• [PROBLEM TO WORK ON] Down to the final character, output the records below as they stand.

• [Data records]
// rca_block: ripple-carry block of B digits for a fixed assumed carry-in.
//
// The carry ripples through a chain of sign-select multiplexers,
//   c_(i+1) = R_i ? c_i : T_i,
// starting from c_in, and each sum bit is d_i = R_i xor c_i. The adder places
// two of these per block, one with c_in = 0 and one with c_in = 1, so both
// candidate sums are ready when the look-ahead tree delivers the real carry.
// The carry out of the last digit is not formed here: the look-ahead tree
// provides it. Combinational, B-1 multiplexers plus one XOR deep.
module rca_block #(
  parameter int unsigned B = 4  // block size in digits
) (
  input  logic [B-1:0] r,     // per-digit zero indicators (a xor b)
  input  logic [B-1:0] t,     // per-digit signs (b)
  input  logic         c_in,  // assumed carry into the block
  output logic [B-1:0] d      // sum bits of the block
);

  logic [B-1:0] c;  // c[i] = carry into digit i

  assign c[0] = c_in;

  for (genvar i = 0; i < B - 1; i++) begin : g_chain
    sign_select_mux u_mux (.r(r[i]), .t(t[i]), .c_in(c[i]), .c_out(c[i+1]));
  end

  always_comb d = r ^ c;

  // The sign of the last digit only matters for the block carry out, which the
  // look-ahead tree forms.
  logic unused_msb_sign;
  always_comb unused_msb_sign = t[B-1];

endmodule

• [REPLY TO THE TASK]
// rca_block: ripple-carry block of B digits for a fixed assumed carry-in.
//
// The carry ripples through a chain of sign-select multiplexers,
//   c_(i+1) = R_i ? c_i : T_i,
// starting from c_in, and each sum bit is d_i = R_i xor c_i. The adder places
// two of these per block, one with c_in = 0 and one with c_in = 1, so both
// candidate sums are ready when the look-ahead tree delivers the real carry.
// The carry out of the last digit is not formed here: the look-ahead tree
// provides it. Combinational, B-1 multiplexers plus one XOR deep.
module rca_block #(
  parameter int unsigned B = 4  // block size in digits
) (
  input  logic [B-1:0] r,     // per-digit zero indicators (a xor b)
  input  logic [B-1:0] t,     // per-digit signs (b)
  input  logic         c_in,  // assumed carry into the block
  output logic [B-1:0] d      // sum bits of the block
);

  logic [B-1:0] c;  // c[i] = carry into digit i

  assign c[0] = c_in;

  for (genvar i = 0; i < B - 1; i++) begin : g_chain
    sign_select_mux u_mux (.r(r[i]), .t(t[i]), .c_in(c[i]), .c_out(c[i+1]));
  end

  always_comb d = r ^ c;

  // The sign of the last digit only matters for the block carry out, which the
  // look-ahead tree forms.
  logic unused_msb_sign;
  always_comb unused_msb_sign = t[B-1];

endmodule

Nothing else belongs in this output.